● YOUR INSTRUCTIONS: Repeat exactly each line of the material, starting from the line that contains "(keys, switches or" and finishing with the final line.

= Beginning of Section =

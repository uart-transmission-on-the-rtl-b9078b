// tb_uart_tx: self-checking test of the 8N1 transmitter.
//
// Runs the transmitter with a short bit period (16 cycles) so that many
// random bytes can be sent. A line monitor written here checks every cycle
// of every frame: start bit 0, data LSB first, stop bit 1, each bit exactly
// one bit period long. It also checks the start latency (1..P cycles after
// 'transmit' rises), that a held 'transmit' gives one frame every 11 bit
// periods, that 'data' is sampled only when a frame is loaded, that the line
// stays high once 'transmit' falls, and that reset aborts a frame.
module tb_uart_tx;
  localparam int unsigned P = 16;          // cycles per bit in this test
  localparam int unsigned FRAME = 10;      // start + 8 data + stop

  logic       clk = 1'b0;
  logic       rst;
  logic       transmit;
  logic [7:0] data;
  logic       txd;
  int         checks = 0, failures = 0;
  longint     cyc = 0;

  uart_tx #(.CLKS_PER_BIT(P)) dut (
    .clk(clk), .rst(rst), .transmit(transmit), .data(data), .txd(txd)
  );

  always #5 clk = ~clk;
  always @(posedge clk) cyc <= cyc + 1;

  task automatic check(input bit ok, input string what);
    checks++;
    if (!ok) begin
      failures++;
      $display("FAIL: %s (cycle %0d)", what, cyc);
    end
  endtask

  // Wait (sampling between edges) for the line to fall; returns the cycle of
  // the first low sample, or -1 after 'limit' cycles.
  task automatic wait_start(input int limit, output longint t);
    t = -1;
    for (int i = 0; i < limit; i++) begin
      @(negedge clk);
      if (!txd) begin
        t = cyc;
        return;
      end
    end
  endtask

  // Check a whole frame cycle by cycle; the first (low) cycle of the start
  // bit has already been sampled by wait_start.
  task automatic check_frame(input logic [7:0] b);
    logic [FRAME-1:0] bits;
    int bad;
    bits = {1'b1, b, 1'b0};
    for (int k = 0; k < FRAME; k++) begin
      bad = 0;
      for (int c = (k == 0) ? 1 : 0; c < P; c++) begin
        @(negedge clk);
        if (txd !== bits[k]) bad++;
      end
      check(bad == 0, $sformatf("byte %02h bit %0d: %0d of %0d cycles wrong", b, k, bad, P));
    end
  endtask

  // Line must stay high for n cycles.
  task automatic check_idle(input int n, input string what);
    int bad = 0;
    for (int i = 0; i < n; i++) begin
      @(negedge clk);
      if (!txd) bad++;
    end
    check(bad == 0, what);
  endtask

  initial begin
    #(10ns * 400 * FRAME * P);
    failures++;
    $display("FAIL: watchdog expired");
    $display("TB_RESULT checks=%0d failures=%0d", checks, failures);
    $finish;
  end

  initial begin
    longint t, t_prev, t_req;
    logic [7:0] b, nb;
    rst = 1'b1; transmit = 1'b0; data = 8'h00;
    repeat (4) @(negedge clk);
    rst = 1'b0;
    check_idle(5 * P, "line idles high with transmit low");

    // Single frames started at random phases of the bit clock.
    for (int n = 0; n < 40; n++) begin
      repeat ($urandom_range(0, 2 * P)) @(negedge clk);
      b = 8'($urandom);
      data = b;
      transmit = 1'b1;
      t_req = cyc;
      wait_start(2 * P, t);
      check(t >= 0 && t - t_req >= 1 && t - t_req <= longint'(P),
            $sformatf("start latency %0d cycles, expected 1..%0d", t - t_req, P));
      transmit = 1'b0;
      data = ~b;                    // must not affect the frame in flight
      check_frame(b);
      check_idle(2 * P, "line stays high after the frame when transmit is low");
    end

    // Back-to-back frames while transmit is held high.
    b = 8'($urandom);
    data = b;
    transmit = 1'b1;
    wait_start(2 * P, t_prev);
    for (int n = 0; n < 40; n++) begin
      nb = 8'($urandom);
      data = nb;                    // next frame's byte, sampled at its load
      check_frame(b);
      wait_start(3 * P, t);
      check(t - t_prev == longint'((FRAME + 1) * P),
            $sformatf("frame spacing %0d cycles, expected %0d", t - t_prev, (FRAME + 1) * P));
      t_prev = t;
      b = nb;
    end
    transmit = 1'b0;
    check_frame(b);
    check_idle(3 * P, "line high after the last back-to-back frame");

    // Edge bytes.
    for (int n = 0; n < 4; n++) begin
      b = (n == 0) ? 8'h00 : (n == 1) ? 8'hFF : (n == 2) ? 8'h55 : 8'hAA;
      data = b;
      transmit = 1'b1;
      wait_start(2 * P, t);
      transmit = 1'b0;
      check(t >= 0, "edge byte frame starts");
      check_frame(b);
      check_idle(2 * P, "idle after edge byte");
    end

    // Reset in the middle of a frame returns the line to idle at once.
    data = 8'h00;
    transmit = 1'b1;
    wait_start(2 * P, t);
    repeat (3 * P) @(negedge clk);
    transmit = 1'b0;
    rst = 1'b1;
    @(negedge clk);
    check(txd === 1'b1, "line high in the cycle after reset");
    rst = 1'b0;
    check_idle(FRAME * P, "line stays high after a mid-frame reset");

    $display("TB_RESULT checks=%0d failures=%0d", checks, failures);
    $finish;
  end
endmodule
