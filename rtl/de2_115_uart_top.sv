// de2_115_uart_top: top level of the UART transmitter for a DE2-115 board.
//
// The board's 50 MHz clock drives a 9600-baud 8N1 transmitter whose serial
// output is the board signal UART_TXD (FPGA pin G9). On the board that pin
// feeds input T1IN of the RS-232 transceiver, whose output T1OUT goes to the
// DB9 connector and on to a PC. The receive and handshake lines (UART_RXD,
// UART_RTS, UART_CTS) are not used by this design and have no ports here.
//
// Interface: CLOCK_50; reset (synchronous, active high); transmit (frames are
// sent back to back while it is high); data (the byte to send); UART_TXD.
// Timing: as uart_tx; one bit every 5208 clock cycles.
//
// The board names of the clock and UART pins follow the board's pin table.
// Where reset, transmit and data come from on the board (keys, switches or
// other logic) is left to the user: they are plain input ports here.
module de2_115_uart_top (
  input  logic       CLOCK_50,
  input  logic       reset,
  input  logic       transmit,
  input  logic [7:0] data,
  output logic       UART_TXD
);

  uart_tx u_tx (
    .clk     (CLOCK_50),
    .rst     (reset),
    .transmit(transmit),
    .data    (data),
    .txd     (UART_TXD)
  );

endmodule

= End of Section =

● SOLUTION TO THE PROBLEM:
// Where reset, transmit and data come from on the board (keys, switches or
// other logic) is left to the user: they are plain input ports here.
module de2_115_uart_top (
  input  logic       CLOCK_50,
  input  logic       reset,
  input  logic       transmit,
  input  logic [7:0] data,
  output logic       UART_TXD
);

  uart_tx u_tx (
    .clk     (CLOCK_50),
    .rst     (reset),
    .transmit(transmit),
    .data    (data),
    .txd     (UART_TXD)
  );

endmodule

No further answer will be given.